> _Data to examine_
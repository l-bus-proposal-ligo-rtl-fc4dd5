// tb_lbus_aa_counter: drives random aa_tick and sync pulses and compares the
// 4-bit analog address and its wrap pulse with a reference count.
module tb_lbus_aa_counter;
  logic clk = 0, rst_n = 0, sync = 0, aa_tick = 0;
  logic [3:0] aa;
  logic wrap;
  int checks = 0, failures = 0;
  int ref_aa = 0, n_wrap = 0;
  logic ref_wrap;

  lbus_aa_counter dut (.*);
  always #5 clk = ~clk;

  initial begin
    repeat (2) @(posedge clk);
    rst_n <= 1;
    @(posedge clk);
    for (int i = 0; i < 2000; i++) begin
      aa_tick <= ($urandom_range(0, 2) == 0);
      sync    <= ($urandom_range(0, 300) == 0);
      @(posedge clk);
      ref_wrap = !sync && aa_tick && (ref_aa == 15);
      if (sync) ref_aa = 0;
      else if (aa_tick) ref_aa = (ref_aa + 1) % 16;
      #1;
      checks++;
      if (aa != 4'(ref_aa) || wrap != ref_wrap) begin
        failures++;
        $display("FAIL i=%0d aa=%0d ref=%0d wrap=%0b", i, aa, ref_aa, wrap);
      end
      n_wrap += wrap;
    end
    checks++;
    if (n_wrap == 0) failures++;
    $display("TB_RESULT checks=%0d failures=%0d", checks, failures);
    $finish;
  end

  initial begin
    repeat (100000) @(posedge clk);
    failures++;
    $display("TB_RESULT checks=%0d failures=%0d", checks, failures);
    $finish;
  end
endmodule
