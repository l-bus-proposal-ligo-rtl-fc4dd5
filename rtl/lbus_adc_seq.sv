// lbus_adc_seq: sequencer of the controller's readback ADC and its 16:1 MUX.
//
// The controller samples its 16 analog readback lines through one MUX and
// one ADC. With 16 lines and 16 AA values there are 256 readback channels,
// each sampled at 16 Hz, so the ADC runs at 4096 Hz (one conversion per
// sample_tick). At each sample_tick this block pulses adc_convert for the
// line the MUX has been settled on during the past sample period, remembers
// its tag {aa, line}, and steps mux_sel to the next line. When the ADC raises
// adc_drdy its data is latched into 'sample' with the tag and 'valid' is set;
// the processor clears 'valid' with ack (reading the sample's high byte).
//
// The rates follow the document. The ADC handshake (convert pulse, data
// ready), its 16-bit width and the convert-then-step order are this design's
// choices; the ADC part is not named in the document.
module lbus_adc_seq #(
  parameter int unsigned ADC_W = 16
) (
  input  logic             clk,
  input  logic             rst_n,
  input  logic             sync,         // restart line count (pps)
  input  logic             sample_tick,  // 4096 Hz
  input  logic [3:0]       aa,           // current analog address
  // ADC and MUX
  output logic [3:0]       mux_sel,      // MUX line select
  output logic             adc_convert,  // start conversion (one cycle)
  input  logic             adc_drdy,     // conversion result valid (one cycle)
  input  logic [ADC_W-1:0] adc_data,
  // to the processor registers
  output logic [ADC_W-1:0] sample,
  output logic [7:0]       sample_tag,   // {aa, line}
  output logic             valid,
  input  logic             ack
);
  logic [7:0] pending_tag;

  always_ff @(posedge clk or negedge rst_n) begin
    if (!rst_n) begin
      mux_sel     <= '0;
      adc_convert <= 1'b0;
      pending_tag <= '0;
      sample      <= '0;
      sample_tag  <= '0;
      valid       <= 1'b0;
    end else begin
      adc_convert <= 1'b0;
      if (sync) begin
        mux_sel <= '0;
      end else if (sample_tick) begin
        adc_convert <= 1'b1;
        pending_tag <= {aa, mux_sel};
        mux_sel     <= mux_sel + 4'd1;
      end
      if (adc_drdy) begin
        sample     <= adc_data;
        sample_tag <= pending_tag;
        valid      <= 1'b1;
      end else if (ack) begin
        valid <= 1'b0;
      end
    end
  end
endmodule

> _Problem details_
Go through the listing, find each line with the word "pulses", and copy it.

> _Written reply_
// tb_lbus_aa_counter: drives random aa_tick and sync pulses and compares the
// sample_tick). At each sample_tick this block pulses adc_convert for the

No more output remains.